The next calls we made were to your grandmother, your godmother Julia Massey (winner of the Kindest Person of the Century Award), and our doula Molly Sides. (Yes, she’s also the frontwoman of Thunderpussy... how rock ‘n’ roll is that?) My loves Julia and Molly have been on this motherhood journey with me from when you were just a tiny bundle of cells, Henny. They’re family.

We tried calling a nurse because I had a fear of being sent home if I arrived at the hospital too early (in hindsight, that was a silly thought because I was about to give birth), but no one answered the phone, so we decided to call your uncle Cedric. As your dad dialed the phone, I used the restroom, and that’s when I saw it… a sea of red in the toilet bowl.

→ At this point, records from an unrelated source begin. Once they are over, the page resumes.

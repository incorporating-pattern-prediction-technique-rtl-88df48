// tb_history_shift_register: self-checking test of the global history
// register. Random shift enables and outcomes are applied for many cycles;
// a reference history kept in the testbench (shift left, newest bit at 0)
// is compared with both hist and hist_next every cycle. Reset to zero is
// checked first.
module tb_history_shift_register;
  localparam int unsigned HB = 5;

  logic          clk = 1'b0;
  logic          rst_n;
  logic          shift_en, shift_in;
  logic [HB-1:0] hist, hist_next;
  logic [HB-1:0] model;
  int checks = 0, failures = 0;

  history_shift_register #(.HIST_BITS(HB)) dut (.*);

  always #5 clk = ~clk;

  task automatic check(bit ok, string what);
    checks++;
    if (!ok) begin
      failures++;
      $display("FAIL %s: hist=%b hist_next=%b model=%b", what, hist, hist_next, model);
    end
  endtask

  initial begin
    repeat (10000) @(posedge clk);
    failures++;
    $display("FAIL watchdog");
    $display("TB_RESULT checks=%0d failures=%0d", checks, failures);
    $finish;
  end

  initial begin
    rst_n = 1'b0; shift_en = 1'b0; shift_in = 1'b0;
    model = '0;
    repeat (2) @(posedge clk);
    #1 check(hist == '0, "reset value");
    rst_n = 1'b1;
    for (int i = 0; i < 2000; i++) begin
      @(negedge clk);
      shift_en = ($urandom_range(0, 3) != 0);
      shift_in = $urandom_range(0, 1) == 1;
      #1;
      check(hist_next == (shift_en ? {model[HB-2:0], shift_in} : model), "hist_next");
      @(posedge clk);
      if (shift_en) model = {model[HB-2:0], shift_in};
      #1 check(hist == model, "hist");
    end
    // After HB shifts of ones the register is all ones, oldest bit first out.
    @(negedge clk); shift_en = 1'b1; shift_in = 1'b1;
    repeat (HB) @(posedge clk);
    #1 check(hist == '1, "all ones after HB shifts");
    @(negedge clk); shift_in = 1'b0;
    @(posedge clk); #1 check(hist == {{(HB-1){1'b1}}, 1'b0}, "newest in bit 0");
    $display("TB_RESULT checks=%0d failures=%0d", checks, failures);
    $finish;
  end
endmodule
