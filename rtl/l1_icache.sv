// l1_icache: the main (L1) instruction cache behind the filter cache.
//
// SIZE_BYTES of storage in lines of fc_pkg::LINE_BYTES, WAYS-way set
// associative. The defaults are the evaluated L1: 8 KB, 32 B lines, 32 ways,
// which gives 8 sets of 32 ways. A lookup compares the tag against all ways
// of the selected set in parallel and returns the whole line, because on the
// fetch path a hit line is transferred to the filter cache in one go.
// Replacement is round robin per set (a pointer per set that advances on
// each fill); the replacement policy is a choice of this design.
//
// Interface:
//   rd_addr -> hit, rd_line   combinational lookup; rd_line is valid when hit.
//   fill_en, fill_addr,       at the rising edge, write a line returned by
//   fill_line                 the next memory level into the way the set's
//                             round-robin pointer selects.
// Reset clears valid bits and pointers.
module l1_icache
  import fc_pkg::*;
#(
  parameter int unsigned SIZE_BYTES = 8192,
  parameter int unsigned WAYS       = 32
) (
  input  logic  clk,
  input  logic  rst_n,
  input  addr_t rd_addr,
  output logic  hit,
  output line_t rd_line,
  input  logic  fill_en,
  input  addr_t fill_addr,
  input  line_t fill_line
);

  localparam int unsigned SETS  = SIZE_BYTES / (LINE_BYTES * WAYS);
  localparam int unsigned OFF_W = $clog2(LINE_BYTES);
  localparam int unsigned SET_W = (SETS > 1) ? $clog2(SETS) : 1;
  localparam int unsigned IDX_W = (SETS > 1) ? SET_W : 0;
  localparam int unsigned TAG_W = ADDR_W - OFF_W - IDX_W;
  localparam int unsigned WAY_W = (WAYS > 1) ? $clog2(WAYS) : 1;

  typedef logic [TAG_W-1:0] tag_t;
  typedef logic [SET_W-1:0] set_t;
  typedef logic [WAY_W-1:0] way_t;

  logic [WAYS-1:0] valid_q [SETS];
  tag_t            tag_q   [SETS][WAYS];
  line_t           data_q  [SETS][WAYS];
  way_t            rr_q    [SETS];

  set_t rd_set, fill_set;
  tag_t rd_tag, fill_tag;

  function automatic set_t set_of(addr_t a);
    if (SETS > 1) return set_t'(a >> OFF_W);
    else          return '0;
  endfunction

  assign rd_set   = set_of(rd_addr);
  assign fill_set = set_of(fill_addr);
  assign rd_tag   = rd_addr[ADDR_W-1 -: TAG_W];
  assign fill_tag = fill_addr[ADDR_W-1 -: TAG_W];

  // Parallel tag compare over the ways of the selected set.
  always_comb begin
    hit     = 1'b0;
    rd_line = '0;
    for (int w = 0; w < WAYS; w++) begin
      if (valid_q[rd_set][w] && tag_q[rd_set][w] == rd_tag) begin
        hit     = 1'b1;
        rd_line = data_q[rd_set][w];
      end
    end
  end

  always_ff @(posedge clk or negedge rst_n) begin
    if (!rst_n) begin
      for (int s = 0; s < SETS; s++) begin
        valid_q[s] <= '0;
        rr_q[s]    <= '0;
      end
    end else if (fill_en) begin
      valid_q[fill_set][rr_q[fill_set]] <= 1'b1;
      rr_q[fill_set] <= (int'(rr_q[fill_set]) == WAYS - 1) ? '0 : rr_q[fill_set] + 1'b1;
    end
  end

  always_ff @(posedge clk) begin
    if (fill_en) begin
      tag_q[fill_set][rr_q[fill_set]]  <= fill_tag;
      data_q[fill_set][rr_q[fill_set]] <= fill_line;
    end
  end

endmodule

I screamed. “Oh no! No! No! Jake, there’s blood in the toilet! I think the baby is dead!” I cried like I’ve never cried before, wailing to the point of almost hyperventilation. Your dad, the calm voice of reason I need in such moments, put my face in his hands and said, “Eva, breathe. The baby is not dead, everything is fine. This is normal, everything is going to be fine. I love you, and

Your uncle quickly got to the apartment, and we hurried as fast as we could at 4 a.m. to arrive at the hospital, where they welcomed us to triage and checked how dilated I was. Now, at this point, I was in uncharted territory. This was the beginning of an experience I wasn’t sure how to handle. So, I dealt with it with humor… a lot of humor. When the nurse came in and had to put her finger in my (let’s use my favorite guitar pedal and euphemism for vagina) wah-wah, everything was so sensitive and painful that I squirmed away. This happened for far too long until another doctor came in and just fucking went for it. I squealed and yelled, “AHH WOW! Good for you, Doc!” She was a no-bullshitter, and I personally appreciated it. It turned out I was six centimeters dilated (at 10 centimeters, you’re ready to push!).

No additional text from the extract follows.